Удивительное чувство я испытал, когда в архиве ФСБ, среди протоколов допросов, мне попались страницы со стихами Пепеляева, и я понял, что кроме следователей, их никто до меня не читал. Они были изъяты у Пепеляева при аресте и оказались в следственном деле… Или его письма к жене. Он их писал, а отправить не мог, в итоге они попали в следственное дело вместе со стихами. Или его дневник, написанный карандашом… Я переписывался со старшим сыном Пепеляева, Всеволодом Анатольевичем. Он жил в Черкесске и умер в 2002 году. Между прочим, две недели назад в Якутске прошла символическая церемония в память столетия начала Гражданской войны: встретились и обнялись потомки героев моей «Зимней дороги» — внуки и правнуки белого генерала Анатолия Пепеляева и воевавшего с ним красного командира Ивана Строда. Эти два противника были равно благородными и гуманными людьми.
Как вы выбираете своих персонажей? Или они сами вас выбирают?

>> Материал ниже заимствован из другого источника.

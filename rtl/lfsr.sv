// lfsr: n-stage Fibonacci linear feedback shift register.
//
// The stages are X(WIDTH-1)..X0 = q[WIDTH-1:0]. On every cycle with step=1
// each stage takes the value of the stage to its left (X(i) <= X(i+1)) and
// the leftmost stage X(WIDTH-1) takes the feedback: X0 XOR the stages whose
// bit is set in TAPS (TAPS[i] is the connection h_i of stage X(i); TAPS[0]
// is ignored because X0 is always part of the feedback). This is the
// structure of the classic n-stage LFSR drawn as D flip-flops on a common
// clock with an XOR chain back to the first stage.
//
// With FULL_CYCLE=1 the feedback is also XORed with "X(WIDTH-1)..X1 all
// zero" (de Bruijn extension). A maximal-length tap set then visits all
// 2^WIDTH states, zero included, instead of 2^WIDTH-1; the address
// generators use this so that every memory address is exercised. This
// extension is a choice of this implementation.
//
// Timing: synchronous active-high reset loads SEED; q changes on the clock
// edge after step. The default taps (X0^X2^X3^X5 for 16 bits) give the
// maximal period 65535.
module lfsr #(
  parameter int unsigned      WIDTH      = 16,
  parameter logic [WIDTH-1:0] TAPS       = WIDTH'(16'h002D),
  parameter logic [WIDTH-1:0] SEED       = WIDTH'(1),
  parameter bit               FULL_CYCLE = 1'b0
) (
  input  logic             clk,
  input  logic             rst,
  input  logic             step,
  output logic [WIDTH-1:0] q
);

  logic fb;

  always_comb begin
    fb = q[0] ^ (^(q & TAPS & ~WIDTH'(1)));
    if (FULL_CYCLE && (q[WIDTH-1:1] == '0))
      fb = ~fb;
  end

  always_ff @(posedge clk) begin
    if (rst)
      q <= SEED;
    else if (step)
      q <= {fb, q[WIDTH-1:1]};
  end

endmodule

У меня есть один знакомый, он собирает артефакты времен Гражданской войны в Сибири и на Дальнем Востоке и русской эмиграции в Китае. Он говорит: «Теперь, когда у меня большая коллекция, бывает такое странное, почти мистическое чувство, будто не я интересуюсь этими людьми, а они мной… Что они меня находят через эти артефакты, чтобы я о них кому-то рассказал». Вот и у меня возникает временами похожее чувство. Потому что каждый реальный человек, которым ты занимаешься — это центр вселенной. Вызываешь из безвестности и даешь слово одному мертвецу, тут же начинают говорить другие — те, с кем он был связан при жизни. И так без конца.
Часто ли вас сравнивают с Акуниным, что вы сами думаете об этом?

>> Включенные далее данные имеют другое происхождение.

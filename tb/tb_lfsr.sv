// tb_lfsr: self-checking testbench of lfsr.
// Checks a 16-bit instance against a bit-by-bit model for a full period,
// that its period is exactly 65535 (maximal length, no earlier repeat),
// that step=0 holds the state, and that a 4-bit full-cycle instance visits
// all 16 states once per period.
module tb_lfsr;
  logic clk = 1'b0, rst, step, step4;
  logic [15:0] q;
  logic [3:0]  q4;
  int checks = 0, failures = 0;

  always #5 clk = ~clk;

  lfsr #(.WIDTH(16), .TAPS(16'h002D), .SEED(16'h0001), .FULL_CYCLE(1'b0)) dut
    (.clk, .rst, .step, .q);
  lfsr #(.WIDTH(4), .TAPS(4'h3), .SEED(4'h1), .FULL_CYCLE(1'b1)) dut4
    (.clk, .rst, .step(step4), .q(q4));

  // Reference: X(i) <= X(i+1), X15 <= X0 ^ X2 ^ X3 ^ X5
  function automatic logic [15:0] model16(logic [15:0] s);
    logic b = s[0] ^ s[2] ^ s[3] ^ s[5];
    return {b, s[15:1]};
  endfunction
  // 4-bit x0^x1 with de Bruijn correction when x3..x1 are all zero
  function automatic logic [3:0] model4(logic [3:0] s);
    logic b = s[0] ^ s[1];
    if (s[3:1] == 3'b000) b = ~b;
    return {b, s[3:1]};
  endfunction

  task automatic check(bit ok, string msg);
    checks++;
    if (!ok) begin
      failures++;
      if (failures < 10) $display("FAIL: %s", msg);
    end
  endtask

  initial begin : watchdog
    repeat (200000) @(posedge clk);
    failures++;
    $display("watchdog expired");
    $display("TB_RESULT checks=%0d failures=%0d", checks, failures);
    $finish;
  end

  initial begin
    logic [15:0] exp;
    logic [3:0]  exp4;
    bit          seen4 [16];
    int          period;
    rst = 1'b1; step = 1'b0; step4 = 1'b0;
    repeat (2) @(posedge clk);
    rst = 1'b0;
    @(negedge clk);
    check(q == 16'h0001, "seed after reset");
    check(q4 == 4'h1, "seed4 after reset");
    // hold
    repeat (3) @(negedge clk);
    check(q == 16'h0001, "hold with step=0");
    // full period against model
    exp = q; period = 0;
    step = 1'b1;
    do begin
      @(negedge clk);
      exp = model16(exp);
      period++;
      if (q != exp) check(1'b0, $sformatf("state %0d: got %h exp %h", period, q, exp));
      if (period % 4096 == 0) check(q == exp, "model match");
    end while (q != 16'h0001 && period < 70000);
    step = 1'b0;
    check(period == 65535, $sformatf("period %0d", period));
    // 4-bit full cycle
    exp4 = q4;
    step4 = 1'b1;
    for (int i = 0; i < 16; i++) begin
      seen4[q4] = 1'b1;
      @(negedge clk);
      exp4 = model4(exp4);
      check(q4 == exp4, $sformatf("4-bit step %0d got %h exp %h", i, q4, exp4));
    end
    step4 = 1'b0;
    check(q4 == 4'h1, "4-bit period 16");
    for (int a = 0; a < 16; a++) check(seen4[a], $sformatf("4-bit state %0d visited", a));
    $display("TB_RESULT checks=%0d failures=%0d", checks, failures);
    $finish;
  end
endmodule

Раньше сравнивали часто, теперь нет. Последний детектив я написал двадцать лет назад. Сам Акунин, когда его спросили, какая разница между ним и Юзефовичем, ответил так: «Я автор детективов, который иногда пишет обычные романы, а Юзефович — писатель, который иногда пишет детективы».
Случаются ли ошибки в вашей работе? Как вы к этому относитесь?
Без ошибок ничего стоящего не бывает. Ни жизни, ни книги, ни любви. Ошибка — показатель подлинности. Где ее нет, там не жизнь. Один из таких случаев описан у меня в рассказе «Маяк на Хийумаа». Это история о том, как мне указали на ошибку в моей книге о бароне Унгерне. Там было написано, что маяк на Хийумаа стоит на берегу моря, волны разбиваются о скалы, на которых он воздвигнут. В общем, очень романтично. Я писал это с чужих слов, поскольку в 1990-м году попасть на остров мне не удалось. Это была пограничная зона, без специального разрешения туда не пускали. А когда мы с женой спустя годы приплыли на Хийумаа, то увидели, что маяк стоит в трех-четырех километрах от моря, на самой высокой точке острова.